__Aim of the task__: Give again only those lines from the start of the entries through the line holding "logic signed [OW-1:0] s [NO];", leaving them as they are.

[Start of section]

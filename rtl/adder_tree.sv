// adder_tree: pipelined binary adder tree summing N signed inputs.
// The inputs are padded with zeros to the next power of two and added
// pairwise level by level; a register follows every REG_EVERY-th level and
// the last level, which keeps the critical path to REG_EVERY adders.
// Latency: LAT clocks (see the localparam); a valid bit travels alongside.
// Interface: in_valid/in (N x IW bits, element i at [i*IW +: IW]) ->
// out_valid/sum (OW bits).
module adder_tree #(
  parameter int unsigned N         = 16,
  parameter int unsigned IW        = 16,
  parameter int unsigned OW        = 20,
  parameter int unsigned REG_EVERY = 3
) (
  input  logic                clk,
  input  logic                rst_n,
  input  logic                in_valid,
  input  logic [N*IW-1:0]     in,
  output logic                out_valid,
  output logic signed [OW-1:0] sum
);
  localparam int unsigned LEVELS = (N <= 1) ? 1 : $clog2(N);
  localparam int unsigned NP     = 1 << LEVELS;

  function automatic bit is_reg(input int unsigned l);
    return ((l + 1) % REG_EVERY == 0) || (l == LEVELS - 1);
  endfunction

  for (genvar l = 0; l < LEVELS; l++) begin : g_lvl
    localparam int unsigned NO = NP >> (l + 1);
    logic signed [OW-1:0] s [NO];
    logic                 v;
    logic signed [OW-1:0] a [NO];
    logic signed [OW-1:0] b [NO];
    logic                 vin;
    for (genvar i = 0; i < NO; i++) begin : g_node
      if (l == 0) begin : g_leaf
        if (2*i < N) begin : g_a
          assign a[i] = OW'($signed(in[(2*i)*IW +: IW]));
        end else begin : g_az
          assign a[i] = '0;
        end
        if (2*i+1 < N) begin : g_b
          assign b[i] = OW'($signed(in[(2*i+1)*IW +: IW]));
        end else begin : g_bz
          assign b[i] = '0;
        end
      end else begin : g_inner
        assign a[i] = g_lvl[l-1].s[2*i];
        assign b[i] = g_lvl[l-1].s[2*i+1];
      end
      if (is_reg(l)) begin : g_r
        always_ff @(posedge clk) s[i] <= a[i] + b[i];
      end else begin : g_c
        assign s[i] = a[i] + b[i];
      end
    end
    if (l == 0) begin : g_v0
      assign vin = in_valid;
    end else begin : g_vn
      assign vin = g_lvl[l-1].v;
    end
    if (is_reg(l)) begin : g_vr
      always_ff @(posedge clk or negedge rst_n)
        if (!rst_n) v <= 1'b0; else v <= vin;
    end else begin : g_vc
      assign v = vin;
    end
  end

  assign sum       = g_lvl[LEVELS-1].s[0];
  assign out_valid = g_lvl[LEVELS-1].v;
endmodule
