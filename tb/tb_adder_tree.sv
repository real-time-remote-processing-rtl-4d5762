// tb_adder_tree: a 13-input tree (not a power of two, so padding is used)
// with a new random vector every clock; sums and latency are checked.
module tb_adder_tree;
  localparam int N = 13, IW = 16, OW = 21, LAT = 2;
  logic clk = 0, rst_n = 0, iv = 0, ov;
  logic [N*IW-1:0] in;
  logic signed [OW-1:0] sum;
  int checks = 0, failures = 0, nin = 0, nout = 0;
  longint exp_q [$];
  adder_tree #(.N(N), .IW(IW), .OW(OW), .REG_EVERY(3)) dut (
    .clk, .rst_n, .in_valid(iv), .in, .out_valid(ov), .sum);
  always #5 clk = ~clk;
  initial begin
    #1000000; failures++;
    $display("TB_RESULT checks=%0d failures=%0d", checks, failures); $finish;
  end
  initial begin
    in = '0;
    repeat (3) @(negedge clk); rst_n = 1;
    for (int k = 0; k < 2000; k++) begin
      longint s; s = 0;
      @(negedge clk);
      iv = ($urandom % 4) != 0;
      for (int i = 0; i < N; i++) begin
        in[i*IW +: IW] = 16'($urandom);
        s += longint'($signed(in[i*IW +: IW]));
      end
      if (iv) exp_q.push_back(s);
    end
    @(negedge clk) iv = 0;
    repeat (10) @(negedge clk);
    checks++;
    if (exp_q.size() != 0) begin failures++; $display("FAIL %0d sums missing", exp_q.size()); end
    $display("TB_RESULT checks=%0d failures=%0d", checks, failures);
    $finish;
  end
  // latency: valid must come out exactly LAT clocks after it went in
  logic [LAT-1:0] vline;
  always_ff @(posedge clk) vline <= rst_n ? {vline[LAT-2:0], iv} : '0;
  always @(posedge clk) if (rst_n) begin
    if (ov != vline[LAT-1]) begin failures++; $display("FAIL latency"); end
    if (ov) begin
      longint w;
      w = exp_q.pop_front();
      checks++;
      if (longint'(sum) != w) begin failures++; $display("FAIL sum %0d want %0d", sum, w); end
    end
  end
endmodule
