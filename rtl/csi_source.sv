// csi_source: stands in for the channel-state-information front end of one
// LIS panel (the M1..M4 memories). It holds NV input vectors of N_IN INT8
// features, written through a load port, and, while enabled, sends all NV of
// them every PERIOD clocks on an AXI-Stream of IN_LANES features per beat
// (TLAST on the last beat of each vector), to emulate data that is produced
// in real time. The defaults follow the description: 16 vectors every
// 2.5 ms, which is 250000 clocks at 100 MHz.
// Memory layout (this design's choice): word v*BEATS + b holds features
// b*IN_LANES .. b*IN_LANES+IN_LANES-1 of vector v, feature 0 in the low byte.
// The enable bit stands for the register that software sets over AXI-Lite.
// The burst starts on the first clock after enable rises and then at every
// PERIOD boundary; bursts counts them, late is a sticky flag set when a
// burst has not finished by the next boundary (that boundary is skipped).
module csi_source #(
  parameter int unsigned N_IN     = 1024,
  parameter int unsigned NV       = 16,
  parameter int unsigned IN_LANES = 8,
  parameter int unsigned PERIOD   = 250000
) (
  input  logic                  clk,
  input  logic                  rst_n,
  // load port
  input  logic                  l_we,
  input  logic [$clog2(NV*(N_IN/IN_LANES))-1:0] l_addr,
  input  logic [IN_LANES*8-1:0] l_data,
  input  logic                  enable,
  // stream towards the network
  output logic                  m_tvalid,
  input  logic                  m_tready,
  output logic [IN_LANES*8-1:0] m_tdata,
  output logic                  m_tlast,
  output logic [15:0]           bursts,
  output logic                  late
);
  localparam int unsigned BEATS = N_IN / IN_LANES;
  localparam int unsigned DEPTH = NV * BEATS;
  localparam int unsigned AW    = $clog2(DEPTH);
  localparam int unsigned TW    = $clog2(PERIOD);

  logic [IN_LANES*8-1:0] mem [DEPTH];
  logic [AW-1:0]         rd;
  logic [TW-1:0]         tick;
  logic                  run, en_q, have;

  always_ff @(posedge clk) if (l_we) mem[l_addr] <= l_data;

  // the word at rd is kept in m_tdata (registered read), have = it is valid
  always_ff @(posedge clk or negedge rst_n) begin
    if (!rst_n) begin
      rd <= '0; tick <= '0; run <= 1'b0; en_q <= 1'b0; have <= 1'b0;
      bursts <= '0; late <= 1'b0; m_tdata <= '0; m_tlast <= 1'b0;
    end else begin
      logic boundary, adv;
      en_q <= enable;
      boundary = enable && (!en_q || tick == TW'(PERIOD - 1));
      tick <= (!enable || boundary) ? '0 : tick + 1'b1;
      adv = run && (!have || m_tready);
      if (adv) begin
        m_tdata <= mem[rd];
        m_tlast <= (int'(rd) % BEATS) == BEATS - 1;
        have    <= 1'b1;
        if (rd == AW'(DEPTH - 1)) begin run <= 1'b0; rd <= '0; end
        else rd <= rd + 1'b1;
      end else if (have && m_tready) have <= 1'b0;
      if (boundary) begin
        if (run) late <= 1'b1;
        else begin run <= 1'b1; rd <= '0; bursts <= bursts + 1'b1; end
      end
    end
  end
  assign m_tvalid = have;

  property p_axis_hold;
    @(posedge clk) disable iff (!rst_n) (m_tvalid && !m_tready) |=> (m_tvalid && $stable(m_tdata));
  endproperty
  assert property (p_axis_hold);
endmodule
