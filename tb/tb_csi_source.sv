// tb_csi_source: a reduced source (64 features, 4 vectors, 8 per beat,
// period 300 clocks) is loaded with random data and enabled. The sink drops
// TREADY at random. Every beat of three bursts is compared with the loaded
// memory, TLAST must mark every 8th beat, bursts must start PERIOD clocks
// apart, and a sink that stalls for a whole period must raise late.
module tb_csi_source;
  localparam int N_IN = 64, NV = 4, L = 8, PERIOD = 300, BEATS = N_IN / L, D = NV * BEATS;
  logic clk = 0, rst_n = 0, we = 0, en = 0, tv, tr = 0, tl, late;
  logic [$clog2(D)-1:0] addr = 0; logic [63:0] data = 0, td; logic [15:0] bursts;
  logic [63:0] mem [D];
  int checks = 0, failures = 0, beat = 0, cyc = 0, first_beat_cyc [$];
  logic hold_sink = 0;
  csi_source #(.N_IN(N_IN), .NV(NV), .IN_LANES(L), .PERIOD(PERIOD)) dut (.clk, .rst_n,
    .l_we(we), .l_addr(addr), .l_data(data), .enable(en),
    .m_tvalid(tv), .m_tready(tr), .m_tdata(td), .m_tlast(tl), .bursts, .late);
  always #5 clk = ~clk;
  always @(posedge clk) cyc++;
  initial begin
    #1000000; failures++;
    $display("TB_RESULT checks=%0d failures=%0d", checks, failures); $finish;
  end
  always @(negedge clk) tr <= !hold_sink && ($urandom_range(3) != 0);
  always @(posedge clk) if (rst_n && tv && tr) begin
    int b; b = beat % D;
    if (b == 0) first_beat_cyc.push_back(cyc);
    checks++;
    if (td != mem[b] || tl != (b % BEATS == BEATS - 1)) begin
      failures++; $display("FAIL beat %0d", beat);
    end
    beat++;
  end
  initial begin
    repeat (3) @(negedge clk); rst_n = 1;
    for (int i = 0; i < D; i++) begin
      mem[i] = {$urandom, $urandom};
      @(negedge clk) begin we = 1; addr = $bits(addr)'(i); data = mem[i]; end
    end
    @(negedge clk) begin we = 0; en = 1; end
    repeat (3 * PERIOD - 10) @(negedge clk);
    checks++;
    if (beat != 3 * D || bursts != 3 || late) begin failures++; $display("FAIL beats %0d bursts %0d", beat, bursts); end
    for (int i = 1; i < first_beat_cyc.size(); i++) begin
      checks++;
      if (first_beat_cyc[i] - first_beat_cyc[i-1] > PERIOD + 3 || first_beat_cyc[i] - first_beat_cyc[i-1] < PERIOD - 3) begin
        failures++; $display("FAIL burst spacing %0d", first_beat_cyc[i] - first_beat_cyc[i-1]);
      end
    end
    hold_sink = 1;
    repeat (PERIOD + 20) @(negedge clk);
    checks++;
    if (!late) begin failures++; $display("FAIL late not set"); end
    $display("TB_RESULT checks=%0d failures=%0d", checks, failures);
    $finish;
  end
endmodule
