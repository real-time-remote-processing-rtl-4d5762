// dense_l2: second fully connected layer, N_IN -> N_OUT (200 -> 100), ReLU.
// It consumes one input value per clock (PARA_IN = 1) as the batch
// normalisation produces it and multiplies it by the matching weight row
// for all PARA_OUT = N_OUT neurons at once, each with its own accumulator
// (the row-wise walk of the weight matrix). When the last input of a vector
// arrives the sums are scaled back to Q8.8 (shift by FR), saturated, passed
// through ReLU and registered as the "layer 2 results" pipeline register,
// while the accumulators restart for the next vector.
// Weight memory: N_IN words of N_OUT x 16 bits, written one weight at a
// time with w_addr = {input index, output index}.
// Interface: in_valid/in_idx/x (one value per clock, index N_IN-1 closes the
// vector) -> out_valid pulse and h (N_OUT x 16 bits), 3 clocks after the last
// input.
module dense_l2 #(
  parameter int unsigned N_IN  = 200,
  parameter int unsigned N_OUT = 100,
  parameter int unsigned FR    = 8
) (
  input  logic                         clk,
  input  logic                         rst_n,
  input  logic                         w_we,
  input  logic [$clog2(N_IN)+$clog2(N_OUT)-1:0] w_addr,
  input  logic signed [15:0]           w_data,
  input  logic                         in_valid,
  input  logic [$clog2(N_IN)-1:0]      in_idx,
  input  logic signed [15:0]           x,
  output logic                         out_valid,
  output logic [N_OUT*16-1:0]          h
);
  localparam int unsigned IW  = $clog2(N_IN);
  localparam int unsigned OW  = $clog2(N_OUT);
  localparam int unsigned ACW = 32 + $clog2(N_IN) + 1;

  logic [N_OUT*16-1:0] wmem [N_IN];
  always_ff @(posedge clk)
    if (w_we) wmem[w_addr[IW+OW-1:OW]][w_addr[OW-1:0]*16 +: 16] <= w_data;

  // stage 1: read the weight row
  logic               v1, last1;
  logic signed [15:0] x1;
  logic [N_OUT*16-1:0] row;
  always_ff @(posedge clk or negedge rst_n) begin
    if (!rst_n) begin v1 <= 1'b0; last1 <= 1'b0; x1 <= '0; row <= '0; end
    else begin
      v1    <= in_valid;
      last1 <= (in_idx == IW'(N_IN - 1));
      x1    <= x;
      row   <= wmem[in_idx];
    end
  end

  // stage 2: N_OUT products
  logic               v2, last2;
  logic signed [31:0] prod [N_OUT];
  always_ff @(posedge clk or negedge rst_n) begin
    if (!rst_n) begin v2 <= 1'b0; last2 <= 1'b0; end
    else begin v2 <= v1; last2 <= last1; end
  end
  for (genvar j = 0; j < N_OUT; j++) begin : g_p
    always_ff @(posedge clk) prod[j] <= x1 * $signed(row[j*16 +: 16]);
  end

  // stage 3: accumulate; close the vector on its last input
  logic signed [ACW-1:0] acc [N_OUT];
  for (genvar j = 0; j < N_OUT; j++) begin : g_a
    logic signed [ACW-1:0] tot;
    logic signed [63:0]    sc;
    assign tot = acc[j] + ACW'(prod[j]);
    assign sc  = 64'(tot >>> FR);
    always_ff @(posedge clk or negedge rst_n) begin
      if (!rst_n) begin
        acc[j] <= '0; h[j*16 +: 16] <= '0;
      end else if (v2) begin
        if (last2) begin
          acc[j]        <= '0;
          h[j*16 +: 16] <= (sc < 0) ? 16'sd0 : lis_pkg::sat16(sc);
        end else begin
          acc[j] <= tot;
        end
      end
    end
  end
  always_ff @(posedge clk or negedge rst_n)
    if (!rst_n) out_valid <= 1'b0; else out_valid <= v2 && last2;
endmodule
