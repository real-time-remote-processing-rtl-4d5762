// tb_dense_l2: layer 2 at full size (200 -> 100) with random weights; three
// input vectors streamed at one value per clock without gaps. Every output
// neuron is checked against the reference sum (scaled, saturated, ReLU).
module tb_dense_l2;
  localparam int N_IN = 200, N_OUT = 100;
  logic clk = 0, rst_n = 0;
  logic w_we = 0; logic [14:0] w_addr = 0; logic signed [15:0] w_data = 0;
  logic iv = 0; logic [7:0] ii = 0; logic signed [15:0] x = 0;
  logic ov; logic [N_OUT*16-1:0] h;
  int checks = 0, failures = 0, nout = 0, cyc = 0, t_last = 0;
  shortint w [N_IN][N_OUT];
  int want [3][N_OUT];
  dense_l2 dut (.clk, .rst_n, .w_we, .w_addr, .w_data, .in_valid(iv), .in_idx(ii), .x,
                .out_valid(ov), .h);
  always #5 clk = ~clk;
  always @(posedge clk) cyc++;
  initial begin
    #10000000; failures++;
    $display("TB_RESULT checks=%0d failures=%0d", checks, failures); $finish;
  end
  initial begin
    shortint xv [3][N_IN];
    repeat (3) @(negedge clk); rst_n = 1;
    foreach (w[k, j]) begin
      w[k][j] = shortint'($urandom_range(200)) - 16'sd100;
      @(negedge clk) begin w_we = 1; w_addr = 15'((k << 7) | j); w_data = w[k][j]; end
    end
    @(negedge clk) w_we = 0;
    for (int v = 0; v < 3; v++) begin
      foreach (xv[v][k]) xv[v][k] = shortint'($urandom);
      for (int j = 0; j < N_OUT; j++) begin
        longint acc; acc = 0;
        for (int k = 0; k < N_IN; k++) acc += longint'(xv[v][k]) * longint'(w[k][j]);
        acc = acc >>> 8;
        want[v][j] = acc < 0 ? 0 : (acc > 32767 ? 32767 : int'(acc));
      end
    end
    for (int v = 0; v < 3; v++)
      for (int k = 0; k < N_IN; k++) begin
        @(negedge clk) begin iv = 1; ii = 8'(k); x = xv[v][k]; end
        if (k == N_IN - 1) t_last = cyc;
      end
    @(negedge clk) iv = 0;
    repeat (10) @(negedge clk);
    checks++;
    if (nout != 3) begin failures++; $display("FAIL %0d vectors", nout); end
    $display("TB_RESULT checks=%0d failures=%0d", checks, failures);
    $finish;
  end
  always @(posedge clk) if (rst_n && ov) begin
    for (int j = 0; j < N_OUT; j++) begin
      checks++;
      if (int'($signed(h[j*16 +: 16])) != want[nout][j]) begin
        failures++; if (failures < 10) $display("FAIL v%0d n%0d %0d want %0d", nout, j, $signed(h[j*16 +: 16]), want[nout][j]);
      end
    end
    nout++;
  end
endmodule
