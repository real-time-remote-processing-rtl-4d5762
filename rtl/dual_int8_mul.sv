// dual_int8_mul: two signed 8-bit products that share one operand, computed
// with a single wide multiplication as on a 27x18 DSP multiplier.
// The two weights are packed into one 27-bit word, wa in the low byte and
// wb sixteen bits up (eight empty bits between them): packed = wb*2^16 + wa.
// Multiplying by the shared input x gives wb*x*2^16 + wa*x. The low 16 bits
// are wa*x exactly; the upper field is wb*x minus one when wa*x is negative
// (the borrow of its sign extension), which is added back.
// Interface: x, wa, wb in; pa = wa*x and pb = wb*x registered, latency 1.
module dual_int8_mul (
  input  logic               clk,
  input  logic signed [7:0]  x,
  input  logic signed [7:0]  wa,
  input  logic signed [7:0]  wb,
  output logic signed [15:0] pa,
  output logic signed [15:0] pb
);
  logic signed [26:0] packed_w;
  logic signed [17:0] x18;
  logic signed [44:0] p;
  always_comb begin
    packed_w = (27'(wb) <<< 16) + 27'(wa);
    x18      = 18'(x);
    p        = 45'(packed_w) * 45'(x18);
  end
  always_ff @(posedge clk) begin
    pa <= p[15:0];
    pb <= p[31:16] + 16'(p[15]);
  end
endmodule
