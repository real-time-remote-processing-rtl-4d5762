// tb_dual_int8_mul: all 2^16 (x, wa) pairs with random wb, and random
// triples; both products compared with ordinary multiplication.
module tb_dual_int8_mul;
  logic clk = 0;
  logic signed [7:0] x, wa, wb;
  logic signed [15:0] pa, pb;
  int checks = 0, failures = 0;
  dual_int8_mul dut (.clk, .x, .wa, .wb, .pa, .pb);
  always #5 clk = ~clk;
  initial begin
    #50000000; failures++;
    $display("TB_RESULT checks=%0d failures=%0d", checks, failures); $finish;
  end
  task automatic run(input int a, input int b, input int c);
    @(negedge clk) begin x = 8'(a); wa = 8'(b); wb = 8'(c); end
    @(negedge clk);
    checks += 2;
    if (pa != 16'(a * b)) begin failures++; if (failures < 10) $display("FAIL pa %0d*%0d=%0d", a, b, pa); end
    if (pb != 16'(a * c)) begin failures++; if (failures < 10) $display("FAIL pb %0d*%0d=%0d", a, c, pb); end
  endtask
  initial begin
    for (int a = -128; a < 128; a++)
      for (int b = -128; b < 128; b++)
        run(a, b, $signed(8'($urandom)));
    run(-128, -128, -128); run(127, -128, 127); run(-128, 127, -128);
    $display("TB_RESULT checks=%0d failures=%0d", checks, failures);
    $finish;
  end
endmodule
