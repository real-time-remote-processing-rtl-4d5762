// fp_add: registered floating-point adder (format in lis_pkg).
// The operation follows the usual flow: compare exponents and shift the
// smaller operand right to the larger exponent, add (or subtract) the
// mantissas and truncate, normalise if needed, store in the output register.
// The sign is that of the operand with the larger magnitude.
// Interface: operands a, b are taken when subordinate_valid is high; the sum
// appears on y one clock later together with a one-cycle manager_valid pulse
// (latency 1, one new operation per clock). Results are truncated, not
// rounded, as in the design description; exponent saturation and zero
// flushing are this design's choice.
module fp_add
  import lis_pkg::*;
(
  input  logic clk,
  input  logic rst_n,
  input  logic subordinate_valid,
  input  fp_t  a,
  input  fp_t  b,
  output logic manager_valid,
  output fp_t  y
);
  always_ff @(posedge clk or negedge rst_n) begin
    if (!rst_n) begin
      manager_valid <= 1'b0;
      y             <= FP_ZERO;
    end else begin
      manager_valid <= subordinate_valid;
      if (subordinate_valid) y <= fp_add_f(a, b);
    end
  end
endmodule
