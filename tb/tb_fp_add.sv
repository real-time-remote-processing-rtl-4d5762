// tb_fp_add: random and corner-case additions against real arithmetic.
module tb_fp_add;
  import lis_pkg::*;
  import lis_tb_pkg::*;
  logic clk = 0, rst_n = 0, v = 0, mv;
  fp_t a, b, y;
  int checks = 0, failures = 0;
  fp_add dut (.clk, .rst_n, .subordinate_valid(v), .a, .b, .manager_valid(mv), .y);
  always #5 clk = ~clk;
  initial begin
    #200000; failures++;
    $display("TB_RESULT checks=%0d failures=%0d", checks, failures); $finish;
  end
  task automatic run(input real ra, input real rb);
    real want, got;
    a = r2fp(ra); b = r2fp(rb);
    want = fp2r(a) + fp2r(b);
    @(negedge clk) v = 1;
    @(negedge clk) v = 0;
    checks++;
    got = fp2r(y);
    // the smaller operand is truncated when aligned: allow 2 ulp of the larger
    if (!mv || !close(got, want, 1.0e-6,
                      4.8e-7 * ((rabs(fp2r(a)) > rabs(fp2r(b))) ? rabs(fp2r(a)) : rabs(fp2r(b))))) begin
      failures++;
      $display("FAIL %g + %g = %g want %g (mv=%0d)", fp2r(a), fp2r(b), got, want, mv);
    end
  endtask
  initial begin
    a = FP_ZERO; b = FP_ZERO;
    repeat (3) @(negedge clk); rst_n = 1;
    run(1.5, 2.25); run(-3.0, 1.0); run(1.0, -1.0); run(0.0, -7.5);
    run(1.0e-5, 300.0); run(-0.125, -0.375); run(1.0, -0.9999);
    for (int i = 0; i < 2000; i++) run(rnd(-100.0, 100.0) * (2.0 ** rnd(-10.0, 10.0)),
                                         rnd(-100.0, 100.0) * (2.0 ** rnd(-10.0, 10.0)));
    // subtraction of near-equal values: cancellation keeps the exact result
    for (int i = 0; i < 200; i++) begin
      real x; x = rnd(1.0, 2.0); run(x, -(x + rnd(0.0, 1.0e-3)));
    end
    $display("TB_RESULT checks=%0d failures=%0d", checks, failures);
    $finish;
  end
endmodule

[End of section]

__Result of this exercise__:
filename rtl/adder_tree.sv
// adder_tree: pipelined binary adder tree summing N signed inputs.
// The inputs are padded with zeros to the next power of two and added
// pairwise level by level; a register follows every REG_EVERY-th level and
// the last level, which keeps the critical path to REG_EVERY adders.
// Latency: LAT clocks (see the localparam); a valid bit travels alongside.
// Interface: in_valid/in (N x IW bits, element i at [i*IW +: IW]) ->
// out_valid/sum (OW bits).
module adder_tree #(
  parameter int unsigned N         = 16,
  parameter int unsigned IW        = 16,
  parameter int unsigned OW        = 20,
  parameter int unsigned REG_EVERY = 3
) (
  input  logic                clk,
  input  logic                rst_n,
  input  logic                in_valid,
  input  logic [N*IW-1:0]     in,
  output logic                out_valid,
  output logic signed [OW-1:0] sum
);
  localparam int unsigned LEVELS = (N <= 1) ? 1 : $clog2(N);
  localparam int unsigned NP     = 1 << LEVELS;

  function automatic bit is_reg(input int unsigned l);
    return ((l + 1) % REG_EVERY == 0) || (l == LEVELS - 1);
  endfunction

  for (genvar l = 0; l < LEVELS; l++) begin : g_lvl
    localparam int unsigned NO = NP >> (l + 1);
    logic signed [OW-1:0] s [NO];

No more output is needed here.